_What the exercise asks_.
Copy out each line of the data below in which "flip" appears.

_Records provided_.
========================================================================

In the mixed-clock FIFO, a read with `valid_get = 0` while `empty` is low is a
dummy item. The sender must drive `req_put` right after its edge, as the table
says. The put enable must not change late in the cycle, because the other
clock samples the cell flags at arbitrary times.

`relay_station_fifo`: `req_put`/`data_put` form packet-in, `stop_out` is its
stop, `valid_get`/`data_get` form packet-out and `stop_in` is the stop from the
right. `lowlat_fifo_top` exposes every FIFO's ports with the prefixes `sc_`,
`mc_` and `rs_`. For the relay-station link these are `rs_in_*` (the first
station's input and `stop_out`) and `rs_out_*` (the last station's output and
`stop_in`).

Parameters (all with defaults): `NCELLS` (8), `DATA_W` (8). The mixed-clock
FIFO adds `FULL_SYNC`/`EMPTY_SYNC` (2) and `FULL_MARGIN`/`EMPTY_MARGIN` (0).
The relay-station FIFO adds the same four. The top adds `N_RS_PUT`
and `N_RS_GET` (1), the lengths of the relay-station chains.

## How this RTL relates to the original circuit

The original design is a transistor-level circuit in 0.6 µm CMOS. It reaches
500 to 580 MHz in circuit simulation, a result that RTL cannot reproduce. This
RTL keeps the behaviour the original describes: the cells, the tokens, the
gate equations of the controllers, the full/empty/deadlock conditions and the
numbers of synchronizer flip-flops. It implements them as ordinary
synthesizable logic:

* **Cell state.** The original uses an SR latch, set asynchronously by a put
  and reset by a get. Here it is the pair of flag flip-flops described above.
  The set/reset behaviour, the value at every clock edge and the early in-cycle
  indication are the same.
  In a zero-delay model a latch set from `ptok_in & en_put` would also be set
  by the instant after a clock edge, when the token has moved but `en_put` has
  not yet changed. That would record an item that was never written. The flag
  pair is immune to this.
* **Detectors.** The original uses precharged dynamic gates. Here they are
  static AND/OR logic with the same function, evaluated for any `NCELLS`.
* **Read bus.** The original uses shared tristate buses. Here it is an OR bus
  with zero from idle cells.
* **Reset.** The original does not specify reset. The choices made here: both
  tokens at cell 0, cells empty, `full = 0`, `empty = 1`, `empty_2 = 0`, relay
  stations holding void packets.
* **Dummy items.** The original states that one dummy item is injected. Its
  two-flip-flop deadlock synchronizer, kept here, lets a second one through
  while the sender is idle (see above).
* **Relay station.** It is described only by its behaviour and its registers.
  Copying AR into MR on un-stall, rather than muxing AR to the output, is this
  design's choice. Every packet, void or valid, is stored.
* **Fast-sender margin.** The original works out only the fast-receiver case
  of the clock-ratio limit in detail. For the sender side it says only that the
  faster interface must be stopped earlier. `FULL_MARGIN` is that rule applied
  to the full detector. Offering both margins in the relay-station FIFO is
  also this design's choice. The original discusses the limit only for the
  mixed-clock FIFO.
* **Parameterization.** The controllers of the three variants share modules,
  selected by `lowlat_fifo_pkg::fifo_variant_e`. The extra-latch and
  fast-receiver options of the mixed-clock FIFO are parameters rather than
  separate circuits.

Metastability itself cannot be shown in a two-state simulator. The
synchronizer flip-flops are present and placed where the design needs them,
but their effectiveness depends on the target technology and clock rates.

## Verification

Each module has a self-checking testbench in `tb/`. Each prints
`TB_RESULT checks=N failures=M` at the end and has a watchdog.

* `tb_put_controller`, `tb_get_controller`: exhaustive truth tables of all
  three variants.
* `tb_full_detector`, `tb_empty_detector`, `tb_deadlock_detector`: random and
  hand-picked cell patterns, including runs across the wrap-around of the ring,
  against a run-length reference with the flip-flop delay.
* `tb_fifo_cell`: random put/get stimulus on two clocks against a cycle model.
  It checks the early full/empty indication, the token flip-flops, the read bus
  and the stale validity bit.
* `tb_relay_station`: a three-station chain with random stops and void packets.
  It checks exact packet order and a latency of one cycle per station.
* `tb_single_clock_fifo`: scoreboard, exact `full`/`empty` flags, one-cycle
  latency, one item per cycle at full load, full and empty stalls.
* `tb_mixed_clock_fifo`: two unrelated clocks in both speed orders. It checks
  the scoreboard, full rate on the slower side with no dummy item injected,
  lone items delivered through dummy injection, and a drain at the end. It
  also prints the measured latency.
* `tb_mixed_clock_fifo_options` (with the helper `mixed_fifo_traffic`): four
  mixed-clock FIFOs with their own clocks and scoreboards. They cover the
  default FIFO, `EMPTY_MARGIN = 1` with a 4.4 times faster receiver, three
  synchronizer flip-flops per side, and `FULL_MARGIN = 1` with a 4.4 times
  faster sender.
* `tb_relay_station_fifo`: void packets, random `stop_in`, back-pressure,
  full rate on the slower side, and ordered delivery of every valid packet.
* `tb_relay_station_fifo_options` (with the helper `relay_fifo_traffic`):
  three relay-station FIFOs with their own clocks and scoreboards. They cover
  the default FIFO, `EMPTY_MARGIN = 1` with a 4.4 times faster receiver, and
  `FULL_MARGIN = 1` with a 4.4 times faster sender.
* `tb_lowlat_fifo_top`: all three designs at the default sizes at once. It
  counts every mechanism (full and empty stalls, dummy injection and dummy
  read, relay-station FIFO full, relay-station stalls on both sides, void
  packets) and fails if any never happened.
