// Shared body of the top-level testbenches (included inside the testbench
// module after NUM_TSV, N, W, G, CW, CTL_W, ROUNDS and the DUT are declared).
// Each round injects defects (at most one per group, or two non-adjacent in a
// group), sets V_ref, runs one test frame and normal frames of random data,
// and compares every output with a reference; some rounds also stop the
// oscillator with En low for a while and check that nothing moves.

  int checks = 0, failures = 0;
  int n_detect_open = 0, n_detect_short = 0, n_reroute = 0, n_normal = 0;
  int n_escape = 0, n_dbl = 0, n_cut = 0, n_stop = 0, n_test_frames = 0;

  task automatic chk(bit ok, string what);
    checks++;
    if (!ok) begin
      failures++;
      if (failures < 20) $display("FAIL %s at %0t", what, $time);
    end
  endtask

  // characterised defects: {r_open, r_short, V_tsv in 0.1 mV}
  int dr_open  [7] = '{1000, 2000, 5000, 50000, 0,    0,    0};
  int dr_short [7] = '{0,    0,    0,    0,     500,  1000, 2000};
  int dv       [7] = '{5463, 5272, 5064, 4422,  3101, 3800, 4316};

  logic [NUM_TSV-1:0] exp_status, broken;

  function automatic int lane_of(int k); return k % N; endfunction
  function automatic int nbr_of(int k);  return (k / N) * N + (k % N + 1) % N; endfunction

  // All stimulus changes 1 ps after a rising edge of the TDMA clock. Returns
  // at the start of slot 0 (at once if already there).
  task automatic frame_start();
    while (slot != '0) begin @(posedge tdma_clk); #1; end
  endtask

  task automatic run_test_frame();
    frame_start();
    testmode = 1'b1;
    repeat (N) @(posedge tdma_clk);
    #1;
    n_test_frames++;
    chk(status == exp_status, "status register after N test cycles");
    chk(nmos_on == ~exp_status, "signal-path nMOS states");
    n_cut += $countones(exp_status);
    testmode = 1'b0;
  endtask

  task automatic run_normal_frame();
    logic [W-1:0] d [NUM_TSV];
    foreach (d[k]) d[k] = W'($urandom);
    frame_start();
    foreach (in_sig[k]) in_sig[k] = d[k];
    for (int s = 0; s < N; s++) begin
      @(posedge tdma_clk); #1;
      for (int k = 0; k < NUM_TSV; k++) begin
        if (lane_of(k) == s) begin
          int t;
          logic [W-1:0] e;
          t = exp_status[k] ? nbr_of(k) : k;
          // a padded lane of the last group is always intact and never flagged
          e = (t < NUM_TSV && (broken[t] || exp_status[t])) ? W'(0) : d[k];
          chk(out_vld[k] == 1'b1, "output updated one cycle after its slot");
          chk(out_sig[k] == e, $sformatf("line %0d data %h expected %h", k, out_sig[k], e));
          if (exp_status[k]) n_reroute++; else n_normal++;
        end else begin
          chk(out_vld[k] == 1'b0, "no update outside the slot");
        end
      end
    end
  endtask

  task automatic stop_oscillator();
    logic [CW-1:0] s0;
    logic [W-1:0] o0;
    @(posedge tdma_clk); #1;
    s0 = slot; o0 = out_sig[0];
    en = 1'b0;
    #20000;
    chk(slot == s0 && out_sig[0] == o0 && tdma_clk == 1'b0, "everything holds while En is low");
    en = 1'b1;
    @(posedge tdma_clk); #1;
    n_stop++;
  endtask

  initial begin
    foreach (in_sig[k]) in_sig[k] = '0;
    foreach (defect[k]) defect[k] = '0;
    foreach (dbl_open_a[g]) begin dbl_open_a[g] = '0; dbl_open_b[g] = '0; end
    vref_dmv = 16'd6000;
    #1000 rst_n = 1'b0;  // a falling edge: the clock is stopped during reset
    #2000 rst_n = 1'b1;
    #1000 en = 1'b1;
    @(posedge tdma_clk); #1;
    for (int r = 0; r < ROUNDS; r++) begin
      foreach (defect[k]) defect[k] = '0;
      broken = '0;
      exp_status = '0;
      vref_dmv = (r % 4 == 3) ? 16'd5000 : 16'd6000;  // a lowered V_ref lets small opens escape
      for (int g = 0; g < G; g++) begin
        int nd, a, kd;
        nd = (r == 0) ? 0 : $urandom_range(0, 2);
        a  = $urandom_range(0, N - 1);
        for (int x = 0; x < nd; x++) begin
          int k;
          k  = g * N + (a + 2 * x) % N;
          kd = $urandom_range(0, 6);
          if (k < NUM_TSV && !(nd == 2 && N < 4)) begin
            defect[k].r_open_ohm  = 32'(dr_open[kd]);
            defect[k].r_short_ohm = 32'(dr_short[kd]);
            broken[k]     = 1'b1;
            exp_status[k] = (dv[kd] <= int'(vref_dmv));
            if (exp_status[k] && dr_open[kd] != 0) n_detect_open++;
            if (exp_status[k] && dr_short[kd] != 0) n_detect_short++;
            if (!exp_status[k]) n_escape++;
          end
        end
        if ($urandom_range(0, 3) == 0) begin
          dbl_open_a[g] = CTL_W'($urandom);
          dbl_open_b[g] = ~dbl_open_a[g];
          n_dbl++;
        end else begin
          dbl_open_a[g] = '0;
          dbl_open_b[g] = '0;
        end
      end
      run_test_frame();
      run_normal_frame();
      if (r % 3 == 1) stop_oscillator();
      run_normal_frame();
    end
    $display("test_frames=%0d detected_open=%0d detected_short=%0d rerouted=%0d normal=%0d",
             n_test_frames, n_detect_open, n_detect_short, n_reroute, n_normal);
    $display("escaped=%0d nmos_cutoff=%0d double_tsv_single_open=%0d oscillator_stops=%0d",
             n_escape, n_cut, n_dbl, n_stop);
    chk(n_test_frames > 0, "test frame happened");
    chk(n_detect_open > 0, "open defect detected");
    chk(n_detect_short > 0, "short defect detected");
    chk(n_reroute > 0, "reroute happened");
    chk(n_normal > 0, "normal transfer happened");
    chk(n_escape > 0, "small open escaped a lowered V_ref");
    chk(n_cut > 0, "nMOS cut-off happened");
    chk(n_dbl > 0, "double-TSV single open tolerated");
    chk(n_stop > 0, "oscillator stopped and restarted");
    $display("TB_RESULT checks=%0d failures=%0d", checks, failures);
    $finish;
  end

========================================================================

_Output for this task_.
numbers of synchronizer flip-flops. It implements them as ordinary
  and reset by a get. Here it is the pair of flag flip-flops described above.
  two-flip-flop deadlock synchronizer, kept here, lets a second one through
synchronizer flip-flops are present and placed where the design needs them,
  against a run-length reference with the flip-flop delay.
  It checks the early full/empty indication, the token flip-flops, the read bus
  synchronizer flip-flops per side, and `FULL_MARGIN = 1` with a 4.4 times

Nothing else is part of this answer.